REQUIRED WORK —
Repeat exactly the opening lines of the records, ending with the line that contains "module tb_result_adapter;".

GIVEN INFORMATION —
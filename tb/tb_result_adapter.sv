// tb_result_adapter: checks the splitting of results into 7-bit data packets.
//
// W = 8 (2 packets) and W = 24 (4 packets). Each result must leave as packets with
// MSB 0, most significant payload first, while a random consumer stalls out_ready;
// in_ready must stay low until the last packet is taken.
module tb_result_adapter;
  logic clk = 0, rst = 1;
  always #5 clk = ~clk;
  int checks = 0, failures = 0;

  logic        iv8 = 0, iv24 = 0, ir8, ir24, ov8, ov24;
  logic        or8, or24;
  logic [7:0]  i8 = '0, ob8, ob24;
  logic [23:0] i24 = '0;
  logic [7:0]  got8 [$], got24 [$];

  result_adapter #(.W(8))  d8  (.clk, .rst, .in_valid(iv8),  .in_ready(ir8),  .in_word(i8),  .out_valid(ov8),  .out_ready(or8),  .out_byte(ob8));
  result_adapter #(.W(24)) d24 (.clk, .rst, .in_valid(iv24), .in_ready(ir24), .in_word(i24), .out_valid(ov24), .out_ready(or24), .out_byte(ob24));

  always @(negedge clk) begin
    or8  <= ($urandom_range(0, 2) == 0);
    or24 <= ($urandom_range(0, 2) == 0);
  end
  always @(posedge clk) begin
    if (ov8 && or8)   got8.push_back(ob8);
    if (ov24 && or24) got24.push_back(ob24);
  end

  initial begin
    repeat (2) @(negedge clk);
    rst = 0;
    for (int t = 0; t < 200; t++) begin
      logic [13:0] e8;
      logic [27:0] e24;
      e8 = 14'(8'($urandom)); e24 = 28'(24'($urandom));
      got8.delete(); got24.delete();
      @(negedge clk);
      checks += 2;
      if (!ir8 || !ir24) begin failures++; $display("FAIL not ready when empty"); end
      iv8 = 1; i8 = e8[7:0]; iv24 = 1; i24 = e24[23:0];
      @(negedge clk);
      iv8 = 0; iv24 = 0;
      while (got8.size() < 2 || got24.size() < 4) begin
        @(negedge clk);
        if ((got8.size() < 2 && ir8) || (got24.size() < 4 && ir24)) begin
          failures++; checks++; $display("FAIL ready before last packet");
        end
      end
      for (int i = 0; i < 2; i++) begin
        checks++;
        if (got8[i] != {1'b0, e8[7*(1-i) +: 7]}) begin failures++; $display("FAIL p8[%0d] %0h", i, got8[i]); end
      end
      for (int i = 0; i < 4; i++) begin
        checks++;
        if (got24[i] != {1'b0, e24[7*(3-i) +: 7]}) begin failures++; $display("FAIL p24[%0d] %0h", i, got24[i]); end
      end
      repeat (2) @(negedge clk);
    end
    $display("TB_RESULT checks=%0d failures=%0d", checks, failures);
    $finish;
  end

  initial begin
    repeat (50000) @(posedge clk);
    $display("TB_RESULT checks=%0d failures=%0d", checks, failures + 1);
    $finish;
  end
endmodule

YOUR SOLUTION —
filename tb/tb_result_adapter.sv
// tb_result_adapter: checks the splitting of results into 7-bit data packets.
//
// W = 8 (2 packets) and W = 24 (4 packets). Each result must leave as packets with
// MSB 0, most significant payload first, while a random consumer stalls out_ready;
// in_ready must stay low until the last packet is taken.
module tb_result_adapter;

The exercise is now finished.